Type B is a constant release of a moderate amount of ADH.
Type C is the “baseline” plasma sodium concentration level is set lower than normal.
It’s like you turned down the thermostat in your house to a new lower level. This type
is particularly unique because the plasma sodium concentration is stable, unlike other
SIADH’s where it would continue to fall. Type D is the least common type of SIADH where
ADH secretion is completely normal, yet urine osmolality is still high. The symptoms a person with SIADH experiences
is caused by the dilution and loss of sodium in the blood. When your body has a lower sodium
concentration than normal, you experience symptoms similar to dehydration or any other
condition where sodium is low. Symptoms like headaches, nausea, and vomiting are common
initially, along with muscle cramps and tremors. As the sodium concentration continues to get
lower in your blood, the neurons in your brain begin to swell leading to cerebral edema.

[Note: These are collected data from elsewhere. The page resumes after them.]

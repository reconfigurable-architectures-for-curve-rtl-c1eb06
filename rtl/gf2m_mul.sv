// gf2m_mul: digit-serial GF(2^m) multiplier in polynomial basis, most
// significant digit first.
//
// The field multiplier is the core of every option of the co-processor; the
// description gives its function and field (GF(2^83)) but not its insides.
// This is the simplest sequential form: each clock it folds DIGIT bits of b
// into the accumulator, acc = acc * x + b_i * a (mod P), so one product takes
// ceil(M / DIGIT) cycles. b is zero-extended at the top to a whole number of
// digits, which leaves the result unchanged. DIGIT = 1 (bit-serial) is this
// design's choice.
//
// Interface: pulse start for one cycle with a and b valid (they are captured).
// busy is high while running; done pulses for one cycle with p valid, and p
// holds its value until the next start. With start high in cycle 0 the
// operands are captured at the end of that cycle, ceil(M / DIGIT) steps
// follow, and done is high in cycle ceil(M / DIGIT) + 1. start is ignored
// while busy.
module gf2m_mul #(
  parameter int unsigned         M        = 83,
  parameter int unsigned         DIGIT    = 1,
  parameter logic [M-1:0]        POLY_LOW = M'((1 << 7) | (1 << 4) | (1 << 2) | 1)
) (
  input  logic         clk,
  input  logic         rst_n,
  input  logic         start,
  input  logic [M-1:0] a,
  input  logic [M-1:0] b,
  output logic         busy,
  output logic         done,
  output logic [M-1:0] p
);

  localparam int unsigned NDIG = (M + DIGIT - 1) / DIGIT;   // cycles per product
  localparam int unsigned BW   = NDIG * DIGIT;              // padded b width
  localparam int unsigned CW   = $clog2(NDIG + 1);

  logic [M-1:0]  a_q;
  logic [BW-1:0] b_q;      // next digit sits in the top DIGIT bits
  logic [M-1:0]  acc_q, acc_d;
  logic [CW-1:0] cnt_q;

  // Multiply by x modulo P.
  function automatic logic [M-1:0] xtime(input logic [M-1:0] v);
    return {v[M-2:0], 1'b0} ^ (v[M-1] ? POLY_LOW : '0);
  endfunction

  always_comb begin
    acc_d = acc_q;
    for (int j = DIGIT - 1; j >= 0; j--) begin
      acc_d = xtime(acc_d) ^ (b_q[BW-DIGIT+j] ? a_q : '0);
    end
  end

  always_ff @(posedge clk or negedge rst_n) begin
    if (!rst_n) begin
      a_q   <= '0;
      b_q   <= '0;
      acc_q <= '0;
      cnt_q <= '0;
      busy  <= 1'b0;
      done  <= 1'b0;
    end else begin
      done <= 1'b0;
      if (start && !busy) begin
        a_q   <= a;
        b_q   <= BW'(b);
        acc_q <= '0;
        cnt_q <= CW'(NDIG);
        busy  <= 1'b1;
      end else if (busy) begin
        acc_q <= acc_d;
        b_q   <= b_q << DIGIT;
        cnt_q <= cnt_q - 1'b1;
        if (cnt_q == CW'(1)) begin
          busy <= 1'b0;
          done <= 1'b1;
        end
      end
    end
  end

  assign p = acc_q;

  // done is a single-cycle pulse that ends a run.
  a_done_after_busy: assert property (@(posedge clk) disable iff (!rst_n) done |-> $past(busy) && !busy);

endmodule
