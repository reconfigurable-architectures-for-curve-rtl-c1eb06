// tb_gf2m_mul: self-checking test of the digit-serial GF(2^83) multiplier.
// Two instances run side by side, bit-serial (DIGIT = 1) and DIGIT = 8.
// Products are compared with the reference in tb_gf_ref_pkg and the latency
// from start to done is checked against ceil(83 / DIGIT) cycles.
module tb_gf2m_mul;
  import tb_gf_ref_pkg::*;

  logic clk = 1'b0;
  logic rst_n;
  always #5 clk = ~clk;

  logic          start;
  logic [M-1:0]  a, b, p1, p8;
  logic          busy1, done1, busy8, done8;
  int            checks = 0, failures = 0;

  gf2m_mul #(.M(M), .DIGIT(1)) dut1 (.clk, .rst_n, .start, .a, .b, .busy(busy1), .done(done1), .p(p1));
  gf2m_mul #(.M(M), .DIGIT(8)) dut8 (.clk, .rst_n, .start, .a, .b, .busy(busy8), .done(done8), .p(p8));

  initial begin
    repeat (200000) @(posedge clk);
    failures++;
    $display("TB_RESULT checks=%0d failures=%0d", checks, failures);
    $finish;
  end

  task automatic run(input logic [M-1:0] x, input logic [M-1:0] y);
    logic [M-1:0] exp;
    int c1, c8;
    bit d1, d8;
    exp = gf_mul(x, y);
    @(negedge clk);
    a = x; b = y; start = 1'b1;
    @(negedge clk);
    start = 1'b0;
    a = '0; b = '0;       // operands must be captured at start
    c1 = 1; c8 = 1; d1 = 0; d8 = 0;
    while (!(d1 && d8)) begin
      if (!d1) begin if (done1) d1 = 1; else c1++; end
      if (!d8) begin if (done8) d8 = 1; else c8++; end
      if (d1 && d8) break;
      @(negedge clk);
      if (c1 > 200) break;
    end
    checks += 4;
    if (p1 !== exp) begin failures++; $display("FAIL D1 %h*%h = %h exp %h", x, y, p1, exp); end
    if (p8 !== exp) begin failures++; $display("FAIL D8 %h*%h = %h exp %h", x, y, p8, exp); end
    if (c1 != 84) begin failures++; $display("FAIL D1 latency %0d", c1); end
    if (c8 != 12) begin failures++; $display("FAIL D8 latency %0d", c8); end
  endtask

  initial begin
    rst_n = 1'b0; start = 1'b0; a = '0; b = '0;
    repeat (3) @(posedge clk);
    rst_n = 1'b1;
    run('0, rand_elem());
    run(83'd1, 83'h123456789abcdef);
    run({M{1'b1}}, {M{1'b1}});
    run(83'd1 << 82, 83'd1 << 82);
    for (int i = 0; i < 200; i++) run(rand_elem(), rand_elem());
    $display("TB_RESULT checks=%0d failures=%0d", checks, failures);
    $finish;
  end
endmodule
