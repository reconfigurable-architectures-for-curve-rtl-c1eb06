// local_storage: the co-processor's local RAM, 128 locations of 32 bits.
//
// Sizes follow the design description: 32-bit words because that is the
// widest port of the FPGA block RAM it targets, 128 locations addressed by a
// 7-bit bus, four locations per GF(2^83) variable, hence 32 variables. The
// controller drives separate read (rd) and write (wr) strobes.
//
// Timing (this design's choice, matching a block RAM): the write happens at
// the clock edge with wr high; a read issued with rd high returns rdata on
// the next cycle, and rdata holds until the next read. A read and a write of
// the same location in one cycle returns the old contents. The array is not
// reset.
module local_storage #(
  parameter int unsigned DW    = 32,
  parameter int unsigned DEPTH = 128,
  parameter int unsigned AW    = $clog2(DEPTH)
) (
  input  logic          clk,
  input  logic          rd,
  input  logic          wr,
  input  logic [AW-1:0] addr,
  input  logic [DW-1:0] wdata,
  output logic [DW-1:0] rdata
);

  logic [DW-1:0] mem [DEPTH];

  always_ff @(posedge clk) begin
    if (wr) mem[addr] <= wdata;
    if (rd) rdata <= mem[addr];
  end

endmodule
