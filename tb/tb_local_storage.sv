// tb_local_storage: self-checking test of the 128 x 32-bit local storage.
// Fills every location with a random word, reads all of them back in random
// order against a shadow array, checks the one-cycle read latency, that
// rdata holds between reads, and that a read and a write of the same
// location in one cycle return the old word.
module tb_local_storage;
  logic clk = 1'b0;
  always #5 clk = ~clk;

  logic        rd, wr;
  logic [6:0]  addr;
  logic [31:0] wdata, rdata;
  logic [31:0] shadow [128];
  int checks = 0, failures = 0;

  local_storage dut (.clk, .rd, .wr, .addr, .wdata, .rdata);

  initial begin
    repeat (10000) @(posedge clk);
    failures++;
    $display("TB_RESULT checks=%0d failures=%0d", checks, failures);
    $finish;
  end

  task automatic check(input logic [31:0] exp, input string what);
    checks++;
    if (rdata !== exp) begin
      failures++;
      $display("FAIL %s: got %h exp %h", what, rdata, exp);
    end
  endtask

  initial begin
    rd = 0; wr = 0; addr = '0; wdata = '0;
    @(negedge clk);
    for (int i = 0; i < 128; i++) begin
      shadow[i] = $urandom;
      wr = 1; addr = 7'(i); wdata = shadow[i];
      @(negedge clk);
    end
    wr = 0;
    for (int n = 0; n < 300; n++) begin
      int k;
      k = $urandom_range(127);
      rd = 1; addr = 7'(k);
      @(negedge clk);
      rd = 0; addr = 7'($urandom_range(127));
      check(shadow[k], "read");
      @(negedge clk);
      check(shadow[k], "hold");
    end
    // read during write of the same location
    rd = 1; wr = 1; addr = 7'd42; wdata = ~shadow[42];
    @(negedge clk);
    rd = 0; wr = 0;
    check(shadow[42], "read-during-write old data");
    shadow[42] = ~shadow[42];
    rd = 1;
    @(negedge clk);
    rd = 0;
    check(shadow[42], "new data");
    $display("TB_RESULT checks=%0d failures=%0d", checks, failures);
    $finish;
  end
endmodule
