// port_sync: register stage and one-way handshake for the co-processor's
// 8-bit micro-controller ports.
//
// The micro-controller drives the instruction, address and data-in ports with
// ordinary memory-mapped port writes and never waits for an acknowledge: the
// co-processor picks up each instruction, performs it and waits for the next
// one (a one-way handshake, as the design description states). This block
// registers the three input ports once per clock. Bit 7 of the instruction
// byte is a toggle: an instruction is pending (valid) while that bit differs
// from the toggle of the last accepted instruction, so the same instruction
// can be issued twice in a row by flipping the bit. The toggle scheme is this
// design's choice; the description does not say how a new opcode is told
// from an old one.
//
// Timing: a port write is seen one cycle later. valid stays high until the
// controller pulses accept; addr and din are taken at that moment, so the
// software must leave them unchanged until the instruction has been picked
// up (it only needs to wait out the previous instruction).
module port_sync
  import hecc_pkg::*;
(
  input  logic       clk,
  input  logic       rst_n,
  input  logic [7:0] ins_port,
  input  logic [7:0] addr_port,
  input  logic [7:0] din_port,
  input  logic       accept,
  output logic       valid,
  output instr_t     instr,
  output logic [7:0] addr,
  output logic [7:0] din
);

  logic last_tog_q;

  always_ff @(posedge clk or negedge rst_n) begin
    if (!rst_n) begin
      instr      <= '0;
      addr       <= '0;
      din        <= '0;
      last_tog_q <= 1'b0;
    end else begin
      instr <= instr_t'(ins_port);
      addr  <= addr_port;
      din   <= din_port;
      if (accept) last_tog_q <= instr.toggle;
    end
  end

  assign valid = (instr.toggle != last_tog_q);

  // accept is only meaningful for a pending instruction.
  a_accept_only_valid: assert property (@(posedge clk) disable iff (!rst_n) accept |-> valid);

endmodule
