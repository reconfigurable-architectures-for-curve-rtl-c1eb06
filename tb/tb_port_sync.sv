// tb_port_sync: self-checking test of the port register stage and the
// toggle handshake. Checks that a port write is seen one cycle later, that
// valid rises only when the toggle bit changes, stays high until accept,
// drops after accept, that the same opcode can be issued twice by flipping
// the toggle, and that addr and din follow the ports.
module tb_port_sync;
  import hecc_pkg::*;
  logic clk = 1'b0;
  logic rst_n;
  always #5 clk = ~clk;

  logic [7:0] ins_port, addr_port, din_port, addr, din;
  logic       accept, valid;
  instr_t     instr;
  int checks = 0, failures = 0;

  port_sync dut (.clk, .rst_n, .ins_port, .addr_port, .din_port, .accept, .valid, .instr, .addr, .din);

  initial begin
    repeat (10000) @(posedge clk);
    failures++;
    $display("TB_RESULT checks=%0d failures=%0d", checks, failures);
    $finish;
  end

  task automatic expect_eq(input logic [31:0] got, input logic [31:0] exp, input string what);
    checks++;
    if (got !== exp) begin
      failures++;
      $display("FAIL %s: got %h exp %h", what, got, exp);
    end
  endtask

  initial begin
    logic tog;
    rst_n = 0; ins_port = 0; addr_port = 0; din_port = 0; accept = 0;
    repeat (2) @(negedge clk);
    rst_n = 1;
    @(negedge clk);
    expect_eq(valid, 0, "idle after reset");
    // changing opcode bits without the toggle does nothing
    ins_port = 8'h35;
    @(negedge clk);
    expect_eq(valid, 0, "no toggle change");
    tog = 1'b0;
    for (int n = 0; n < 100; n++) begin
      logic [7:0] ins, ad, dd;
      int wait_cycles;
      tog = ~tog;
      ins = {tog, 7'($urandom)};
      ad  = 8'($urandom);
      dd  = 8'($urandom);
      addr_port = ad; din_port = dd; ins_port = ins;
      expect_eq(valid, 0, "not seen in same cycle");
      @(negedge clk);
      expect_eq(valid, 1, "seen one cycle later");
      expect_eq(instr, ins, "instr");
      expect_eq(addr, ad, "addr");
      expect_eq(din, dd, "din");
      wait_cycles = $urandom_range(3);
      repeat (wait_cycles) begin
        @(negedge clk);
        expect_eq(valid, 1, "pending until accept");
      end
      accept = 1;
      @(negedge clk);
      accept = 0;
      expect_eq(valid, 0, "dropped after accept");
      @(negedge clk);
      expect_eq(valid, 0, "stays low");
    end
    $display("TB_RESULT checks=%0d failures=%0d", checks, failures);
    $finish;
  end
endmodule
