// top_controller: the co-processor's top controller.
//
// It takes instructions from the port stage, sequences the local storage
// (7-bit address, RD and WR strobes), the input-word and output-word
// registers and the datapath, and holds the four operand address registers
// A, B, C and D (variable numbers 0..31). A field variable occupies four
// consecutive storage locations, 4*var .. 4*var+3; its 84 bits fill the first
// three, the fourth stays unused. As in the original architecture every
// storage write comes from the input-word register and every storage read
// lands in the output-word register, for the CPU and the datapath alike. The
// instruction set is this design's own micro-code, chosen so that each line
// of the divisor addition and doubling formulae (d = a*b + c, d = a*b,
// d = a + b, d = a^2) is one EXEC:
//   NOP, INSHIFT, OUTSHIFT, SETREG  done in the accept cycle
//   WRITE var  storage[var] <= input word       3 write cycles
//   READ var   output word <= storage[var]      3 read cycles + 1
//   EXEC op    D <= A*B, A*B + C, A + B or A*A: for each of the 1..3 operands
//              3 reads into the output word, copied whole into the operand
//              register one cycle after its last word lands (reads of the
//              next operand overlap the copy); 2 cycles to drain, 1 start
//              cycle, the datapath run, whose done cycle also loads the
//              result into the input word, then 3 write cycles.
//              Busy 3n + ceil(M/DIGIT) + 8 cycles for the multiplying
//              operations and 14 for ADD. EXEC overwrites both word
//              registers.
// New instructions are accepted only in the IDLE state; busy is high
// otherwise. The storage read has one cycle of latency; read data are steered
// by a two-stage pipeline (rdv_q ... for the word, ld2_q ... for the copy).
module top_controller
  import hecc_pkg::*;
(
  input  logic              clk,
  input  logic              rst_n,
  // port stage
  input  logic              ins_valid,
  input  instr_t            instr,
  input  logic [7:0]        addr,
  output logic              accept,
  output logic              busy,
  // local storage
  output logic              ram_rd,
  output logic              ram_wr,
  output logic [RAM_AW-1:0] ram_addr,
  output logic [1:0]        ram_widx,       // input-word slice to write
  // word registers
  output logic              in_shift,
  output logic              in_ld,
  output logic              out_shift,
  output logic              out_ld,
  output logic [1:0]        out_idx,
  // datapath
  output logic              dp_ld,
  output opreg_e            dp_ld_sel,
  output logic              dp_start,
  output dpop_e             dp_op,
  input  logic              dp_done
);

  typedef enum logic [2:0] {
    S_IDLE, S_WRITE, S_READ, S_RWAIT, S_LOAD, S_LWAIT, S_GO, S_RUN
  } state_e;

  // S_STORE shares S_WRITE: both write the input word to a variable.
  state_e            state_q;
  logic [VAR_AW-1:0] var_q;                 // variable written / read
  logic [VAR_AW-1:0] reg_q [4];             // operand address registers
  dpop_e             op_q;
  logic [1:0]        wrd_q;                 // word counter 0..2
  logic [1:0]        opn_q;                 // operand counter during loads
  logic [1:0]        nops;                  // operands the operation reads
  logic              rdv_q;                 // storage word arrives this cycle
  logic              rd_opnd_q;             // ... as part of an operand
  opreg_e            rd_sel_q;
  logic [1:0]        rd_idx_q;
  logic              ld2_q;                 // output word holds a whole operand
  opreg_e            ld2_sel_q;

  always_comb begin
    unique case (op_q)
      DP_SQR:    nops = 2'd1;
      DP_MULADD: nops = 2'd3;
      default:   nops = 2'd2;
    endcase
  end

  assign accept = (state_q == S_IDLE) && ins_valid;
  assign busy   = (state_q != S_IDLE);

  // One-cycle instructions act straight from the accept.
  assign in_shift  = accept && (instr.opcode == OP_INSHIFT);
  assign out_shift = accept && (instr.opcode == OP_OUTSHIFT);

  // Storage interface.
  assign ram_rd   = (state_q == S_READ) || (state_q == S_LOAD);
  assign ram_wr   = (state_q == S_WRITE);
  assign ram_addr = (state_q == S_LOAD) ? {reg_q[opn_q], wrd_q} : {var_q, wrd_q};
  assign ram_widx = wrd_q;

  // Read data steering.
  assign out_ld    = rdv_q;
  assign out_idx   = rd_idx_q;
  assign dp_ld     = ld2_q;
  assign dp_ld_sel = ld2_sel_q;
  assign dp_start  = (state_q == S_GO);
  assign dp_op     = op_q;
  assign in_ld     = (state_q == S_RUN) && dp_done;

  always_ff @(posedge clk or negedge rst_n) begin
    if (!rst_n) begin
      state_q   <= S_IDLE;
      var_q     <= '0;
      for (int i = 0; i < 4; i++) reg_q[i] <= '0;
      op_q      <= DP_MUL;
      wrd_q     <= '0;
      opn_q     <= '0;
      rdv_q     <= 1'b0;
      rd_opnd_q <= 1'b0;
      rd_sel_q  <= REG_A;
      rd_idx_q  <= '0;
      ld2_q     <= 1'b0;
      ld2_sel_q <= REG_A;
    end else begin
      rdv_q     <= ram_rd;
      rd_opnd_q <= (state_q == S_LOAD);
      rd_sel_q  <= opreg_e'(opn_q);
      rd_idx_q  <= wrd_q;
      ld2_q     <= rdv_q && rd_opnd_q && (rd_idx_q == 2'd2);
      ld2_sel_q <= rd_sel_q;

      unique case (state_q)
        S_IDLE: begin
          wrd_q <= '0;
          opn_q <= '0;
          if (accept) begin
            var_q <= addr[VAR_AW-1:0];
            unique case (instr.opcode)
              OP_WRITE:  state_q <= S_WRITE;
              OP_READ:   state_q <= S_READ;
              OP_SETREG: reg_q[instr.sub[1:0]] <= addr[VAR_AW-1:0];
              OP_EXEC: begin
                op_q    <= dpop_e'(instr.sub[1:0]);
                state_q <= S_LOAD;
              end
              default: ;   // NOP, INSHIFT, OUTSHIFT, reserved
            endcase
          end
        end
        S_WRITE, S_READ: begin
          wrd_q <= wrd_q + 1'b1;
          if (wrd_q == 2'd2) begin
            wrd_q   <= '0;
            state_q <= (state_q == S_READ) ? S_RWAIT : S_IDLE;
          end
        end
        S_RWAIT: state_q <= S_IDLE;                 // last word lands
        S_LOAD: begin
          wrd_q <= wrd_q + 1'b1;
          if (wrd_q == 2'd2) begin
            wrd_q <= '0;
            opn_q <= opn_q + 1'b1;
            if (opn_q == nops - 1'b1) state_q <= S_LWAIT;
          end
        end
        S_LWAIT: begin                              // last word lands, copy
          wrd_q <= wrd_q + 1'b1;
          if (wrd_q == 2'd1) begin
            wrd_q   <= '0;
            state_q <= S_GO;
          end
        end
        S_GO:    state_q <= S_RUN;
        S_RUN: if (dp_done) begin                   // result -> input word
          var_q   <= reg_q[REG_D];
          wrd_q   <= '0;
          state_q <= S_WRITE;
        end
        default: state_q <= S_IDLE;
      endcase
    end
  end

  // Storage is single-ported: never read and write in one cycle.
  a_rd_wr_exclusive: assert property (@(posedge clk) disable iff (!rst_n) !(ram_rd && ram_wr));
  // An instruction is taken only when one is pending.
  a_accept_valid: assert property (@(posedge clk) disable iff (!rst_n) accept |-> ins_valid);
  // The datapath is started only after its last operand has been copied.
  a_start_after_copy: assert property (@(posedge clk) disable iff (!rst_n) dp_start |-> $past(dp_ld));

endmodule
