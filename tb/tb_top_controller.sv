// tb_top_controller: self-checking test of the top controller on its own.
// The testbench plays the port stage (ins_valid / instr / addr) and the
// datapath (it answers dp_start with dp_done a random number of cycles
// later). All storage reads go to the output word and all writes come from
// the input word, so EXEC shows as reads, output-word loads, whole-operand
// copies, the start, the result load into the input word and the writes. Every cycle in which the controller drives a strobe is written
// down as a text event; the event lists of WRITE, READ, SETREG, EXEC (all
// four operations) and the one-cycle instructions are compared with lists
// built from the expected storage layout (variable v at 4v .. 4v+2) and the
// expected cycle counts.
module tb_top_controller;
  import hecc_pkg::*;
  logic clk = 1'b0;
  logic rst_n;
  always #5 clk = ~clk;

  logic              ins_valid, accept, busy;
  instr_t            instr;
  logic [7:0]        addr;
  logic              ram_rd, ram_wr, in_shift, in_ld, out_shift, out_ld;
  logic              dp_ld, dp_start, dp_done;
  logic [RAM_AW-1:0] ram_addr;
  logic [1:0]        ram_widx, out_idx;
  opreg_e            dp_ld_sel;
  dpop_e             dp_op;
  int checks = 0, failures = 0;
  int done_delay;

  string got[$], exp[$];

  top_controller dut (.*);

  initial begin
    repeat (50000) @(posedge clk);
    failures++;
    $display("TB_RESULT checks=%0d failures=%0d", checks, failures);
    $finish;
  end

  // event recorder, sampled just before each rising edge
  always @(negedge clk) begin
    #4;
    if (rst_n) begin
      if (ram_wr)    got.push_back($sformatf("wr %0d w%0d", ram_addr, ram_widx));
      if (ram_rd)    got.push_back($sformatf("rd %0d", ram_addr));
      if (out_ld)    got.push_back($sformatf("out %0d", out_idx));
      if (dp_ld)     got.push_back($sformatf("ld %0d", dp_ld_sel));
      if (dp_start)  got.push_back($sformatf("start %0d", dp_op));
      if (in_ld)     got.push_back("inld");
      if (in_shift)  got.push_back("inshift");
      if (out_shift) got.push_back("outshift");
    end
  end

  // datapath stand-in
  initial begin
    dp_done = 0;
    forever begin
      @(posedge clk);
      if (dp_start) begin
        repeat (done_delay) @(posedge clk);
        #1 dp_done = 1;
        @(posedge clk);
        #1 dp_done = 0;
      end
    end
  end

  logic tog = 1'b0;

  // issue one instruction and return the number of busy cycles after it
  task automatic issue(input opcode_e opc, input logic [3:0] sub, input logic [7:0] ad, output int nbusy);
    @(negedge clk);
    tog = ~tog;
    instr = '{toggle: tog, opcode: opc, sub: sub};
    addr = ad; ins_valid = 1;
    #4;
    checks++;
    if (!accept) begin failures++; $display("FAIL not accepted when idle"); end
    @(negedge clk);
    ins_valid = 0;
    nbusy = 0;
    while (busy && nbusy < 1000) begin nbusy++; @(negedge clk); end
  endtask

  task automatic compare(input string what);
    checks++;
    if (got.size() != exp.size()) begin
      failures++;
      $display("FAIL %s: %0d events, expected %0d", what, got.size(), exp.size());
      foreach (got[i]) $display("  got %s", got[i]);
      foreach (exp[i]) $display("  exp %s", exp[i]);
    end else begin
      foreach (exp[i]) if (got[i] != exp[i]) begin
        failures++;
        $display("FAIL %s event %0d: '%s' expected '%s'", what, i, got[i], exp[i]);
      end
    end
    got.delete(); exp.delete();
  endtask

  task automatic expect_busy(input int nb, input int want, input string what);
    checks++;
    if (nb != want) begin failures++; $display("FAIL %s busy %0d exp %0d", what, nb, want); end
  endtask

  initial begin
    int nb;
    int regs [4];
    rst_n = 0; ins_valid = 0; instr = '0; addr = 0; done_delay = 3;
    repeat (2) @(negedge clk);
    rst_n = 1;
    @(negedge clk);

    for (int n = 0; n < 20; n++) begin
      int v;
      v = $urandom_range(31);
      // WRITE
      issue(OP_WRITE, 4'h0, 8'(v), nb);
      for (int k = 0; k < 3; k++) exp.push_back($sformatf("wr %0d w%0d", 4*v + k, k));
      expect_busy(nb, 3, "WRITE");
      compare("WRITE");
      // READ
      issue(OP_READ, 4'h0, 8'(v) | 8'he0, nb);
      exp.push_back($sformatf("rd %0d", 4*v));
      exp.push_back($sformatf("rd %0d", 4*v + 1)); exp.push_back("out 0");
      exp.push_back($sformatf("rd %0d", 4*v + 2)); exp.push_back("out 1");
      exp.push_back("out 2");
      expect_busy(nb, 4, "READ");
      compare("READ");
      // one-cycle instructions
      issue(OP_INSHIFT, 4'h0, 8'h00, nb);
      issue(OP_OUTSHIFT, 4'h0, 8'h00, nb);
      issue(OP_NOP, 4'h0, 8'h00, nb);
      issue(OP_RSVD, 4'h0, 8'h00, nb);
      exp.push_back("inshift"); exp.push_back("outshift");
      expect_busy(nb, 0, "one-cycle");
      compare("one-cycle");
      // SETREG A..D, then EXEC
      for (int r = 0; r < 4; r++) begin
        regs[r] = $urandom_range(31);
        issue(OP_SETREG, 4'(r), 8'(regs[r]), nb);
      end
      compare("SETREG");
      begin
        dpop_e o;
        int nops;
        o = dpop_e'(n % 4);
        nops = (o == DP_SQR) ? 1 : (o == DP_MULADD) ? 3 : 2;
        done_delay = $urandom_range(1, 6);
        issue(OP_EXEC, 4'(o), 8'h00, nb);
        // operand words stream into the output word; each whole operand
        // is copied one cycle after its last word lands
        for (int i = 0; i < 3 * nops + 2; i++) begin
          if (i < 3 * nops) exp.push_back($sformatf("rd %0d", 4*regs[i/3] + i%3));
          if (i >= 1 && i <= 3 * nops) exp.push_back($sformatf("out %0d", (i-1)%3));
          if (i >= 2 && (i-2)%3 == 2) exp.push_back($sformatf("ld %0d", (i-2)/3));
        end
        exp.push_back($sformatf("start %0d", o));
        exp.push_back("inld");
        for (int k = 0; k < 3; k++) exp.push_back($sformatf("wr %0d w%0d", 4*regs[3] + k, k));
        // LOAD 3n, drain 2, GO, RUN (done_delay+1), STORE 3
        expect_busy(nb, 3*nops + 2 + 1 + done_delay + 1 + 3, "EXEC");
        compare("EXEC");
      end
    end
    $display("TB_RESULT checks=%0d failures=%0d", checks, failures);
    $finish;
  end
endmodule
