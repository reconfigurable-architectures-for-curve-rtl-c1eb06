// word_io: the 84-bit input-word and output-word registers, the only path
// into and out of the 32-bit local storage.
//
// As in the original architecture, everything written to the storage comes
// from the input-word register and everything read from it lands in the
// output-word register; both are as wide as the datapath word (84 bits). The
// CPU side works a byte at a time, the datapath side a whole word at a time:
//   * input word: in_shift shifts it left by one byte and puts din in the low
//     byte, so the software sends the most significant byte first (11 bytes;
//     the top nibble of the first byte falls off). in_ld loads a whole
//     datapath result (in_data) instead. in_word is presented whole; the
//     controller writes it to the storage as three 32-bit slices.
//   * output word: out_ld loads 32-bit word out_idx (0..2) from the storage
//     read data. out_word is presented whole to the datapath operand
//     registers. dout is always the low byte, and out_shift shifts the
//     register right by one byte, so the software reads the least
//     significant byte first.
// Byte order and the whole-word load paths are this design's choices.
// Every operation takes effect at the clock edge; in_ld has priority over
// in_shift and out_ld over out_shift (the controller never asks for both).
module word_io
  import hecc_pkg::*;
(
  input  logic              clk,
  input  logic              rst_n,
  input  logic              in_shift,
  input  logic [7:0]        din,
  input  logic              in_ld,
  input  logic [WORD_W-1:0] in_data,
  output logic [WORD_W-1:0] in_word,
  input  logic              out_ld,
  input  logic [1:0]        out_idx,
  input  logic [RAM_W-1:0]  out_data,
  input  logic              out_shift,
  output logic [WORD_W-1:0] out_word,
  output logic [7:0]        dout
);

  localparam int unsigned PADW = WORDS_USED * RAM_W;   // 96

  logic [PADW-1:0] out_q;   // only the low WORD_W bits are ever non-zero

  always_ff @(posedge clk or negedge rst_n) begin
    if (!rst_n) begin
      in_word <= '0;
      out_q   <= '0;
    end else begin
      if (in_ld)         in_word <= in_data;
      else if (in_shift) in_word <= {in_word[WORD_W-9:0], din};
      if (out_ld) begin
        out_q[out_idx*RAM_W +: RAM_W] <= out_data;
        // keep bits above the word length clear
        if (out_idx == 2'd2) out_q[PADW-1:WORD_W] <= '0;
      end else if (out_shift) begin
        out_q <= out_q >> 8;
      end
    end
  end

  assign out_word = out_q[WORD_W-1:0];
  assign dout     = out_q[7:0];

endmodule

This causes symptoms like confusion, mood swings, and hallucinations. If left untreated
it will lead to the common downwards trend in most illnesses of seizure, coma, death. It’s not too hard to suspect someone might
have SIADH. All we have to do is consider your symptoms in addition to your lab results.
Low blood sodium levels and low plasma osmolarity combined with high urine osmolality and high
urine sodium is a giant red flag for SIADH. So what causes SIADH? Pretty much anything
that messes with the secretion of ADH. Conditions like strokes, hemorrhages, or trauma
to the brain can mess up the brain’s ability to release ADH.
Similarly, some drugs that act on the brain like mood stabilizers or anti-epileptics can
change the way ADH is released. Surgery in general often causes an increase
secretion of ADH, although we’re not entirely sure why. Obviously brain surgery, specifically
to the pituitary gland also might cause extra ADH to be released.
ADH can also be produced ectopically by tumors, which means the tumors themselves produce
ADH outside of the pituitary gland and release ADH into the bloodstream. Small cell carcinoma
in the lungs is the type of cancer most likely to release ADH this way.
Infections in the lungs and brain are also linked to increase the risk of ADH secretion.
If some of your family members have had SIADH before, there’s also a possibility you may
develop it. The best treatment for SIADH is to figure
out what the underlying cause of the excessive ADH is, and treat that problem. Otherwise
we can manage SIADH by restricting your daily intake of fluid. You can also start a high-salt
and high-protein diet to help replace the excess loss of sodium. Drugs that inhibit
ADH secretion can also be used in chronic SIADH situations. For people who have really
severe acute hyponatremia symptoms, hypertonic IV fluids are usually administered.